┌────────

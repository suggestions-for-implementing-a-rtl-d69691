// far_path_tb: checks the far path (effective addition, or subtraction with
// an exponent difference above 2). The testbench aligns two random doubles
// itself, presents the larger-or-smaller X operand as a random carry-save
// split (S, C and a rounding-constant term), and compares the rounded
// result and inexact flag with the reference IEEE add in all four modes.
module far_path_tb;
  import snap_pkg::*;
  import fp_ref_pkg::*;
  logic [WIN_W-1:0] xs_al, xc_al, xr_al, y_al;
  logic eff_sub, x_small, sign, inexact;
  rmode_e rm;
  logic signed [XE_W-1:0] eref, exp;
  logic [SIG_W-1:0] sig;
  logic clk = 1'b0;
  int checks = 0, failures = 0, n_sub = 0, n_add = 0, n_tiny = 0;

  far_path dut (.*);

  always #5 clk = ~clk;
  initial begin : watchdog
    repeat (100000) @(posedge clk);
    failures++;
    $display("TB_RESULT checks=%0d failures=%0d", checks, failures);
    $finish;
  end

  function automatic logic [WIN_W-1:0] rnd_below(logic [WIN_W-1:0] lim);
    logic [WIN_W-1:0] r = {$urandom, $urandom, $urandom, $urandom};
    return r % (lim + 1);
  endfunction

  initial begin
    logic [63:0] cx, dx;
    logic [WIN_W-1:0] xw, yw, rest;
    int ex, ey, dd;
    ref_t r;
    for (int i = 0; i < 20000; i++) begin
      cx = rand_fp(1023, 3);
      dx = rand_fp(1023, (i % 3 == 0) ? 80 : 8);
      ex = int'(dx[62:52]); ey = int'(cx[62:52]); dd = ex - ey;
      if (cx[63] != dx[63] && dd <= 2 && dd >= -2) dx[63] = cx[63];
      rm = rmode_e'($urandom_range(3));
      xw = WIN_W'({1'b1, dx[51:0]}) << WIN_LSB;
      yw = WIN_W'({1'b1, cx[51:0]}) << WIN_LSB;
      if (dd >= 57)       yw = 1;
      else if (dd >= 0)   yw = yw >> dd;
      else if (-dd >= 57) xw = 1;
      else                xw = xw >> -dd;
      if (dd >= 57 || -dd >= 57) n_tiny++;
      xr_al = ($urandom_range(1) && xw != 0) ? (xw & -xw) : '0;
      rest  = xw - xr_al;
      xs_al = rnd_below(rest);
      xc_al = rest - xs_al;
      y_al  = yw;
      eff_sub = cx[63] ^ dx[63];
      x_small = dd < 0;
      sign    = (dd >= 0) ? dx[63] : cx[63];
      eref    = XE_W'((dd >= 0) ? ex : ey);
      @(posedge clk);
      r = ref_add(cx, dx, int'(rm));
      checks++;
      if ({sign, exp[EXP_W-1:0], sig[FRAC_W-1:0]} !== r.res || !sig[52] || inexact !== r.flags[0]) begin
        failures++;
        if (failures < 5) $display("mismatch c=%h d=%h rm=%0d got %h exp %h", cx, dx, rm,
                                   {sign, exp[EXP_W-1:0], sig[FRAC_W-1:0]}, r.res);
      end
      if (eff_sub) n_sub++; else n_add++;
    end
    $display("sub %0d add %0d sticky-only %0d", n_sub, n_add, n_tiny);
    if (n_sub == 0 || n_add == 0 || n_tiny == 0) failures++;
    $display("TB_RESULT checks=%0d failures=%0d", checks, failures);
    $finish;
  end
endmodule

└────────

Your objective → Set down each line from the line containing "xw = xw >> -dd;" through the final line of the data, exactly and with nothing added.

Task result →
      else                xw = xw >> -dd;
      if (dd >= 57 || -dd >= 57) n_tiny++;
      xr_al = ($urandom_range(1) && xw != 0) ? (xw & -xw) : '0;
      rest  = xw - xr_al;
      xs_al = rnd_below(rest);
      xc_al = rest - xs_al;
      y_al  = yw;
      eff_sub = cx[63] ^ dx[63];
      x_small = dd < 0;
      sign    = (dd >= 0) ? dx[63] : cx[63];
      eref    = XE_W'((dd >= 0) ? ex : ey);
      @(posedge clk);
      r = ref_add(cx, dx, int'(rm));
      checks++;
      if ({sign, exp[EXP_W-1:0], sig[FRAC_W-1:0]} !== r.res || !sig[52] || inexact !== r.flags[0]) begin
        failures++;
        if (failures < 5) $display("mismatch c=%h d=%h rm=%0d got %h exp %h", cx, dx, rm,
                                   {sign, exp[EXP_W-1:0], sig[FRAC_W-1:0]}, r.res);
      end
      if (eff_sub) n_sub++; else n_add++;
    end
    $display("sub %0d add %0d sticky-only %0d", n_sub, n_add, n_tiny);
    if (n_sub == 0 || n_add == 0 || n_tiny == 0) failures++;
    $display("TB_RESULT checks=%0d failures=%0d", checks, failures);
    $finish;
  end
endmodule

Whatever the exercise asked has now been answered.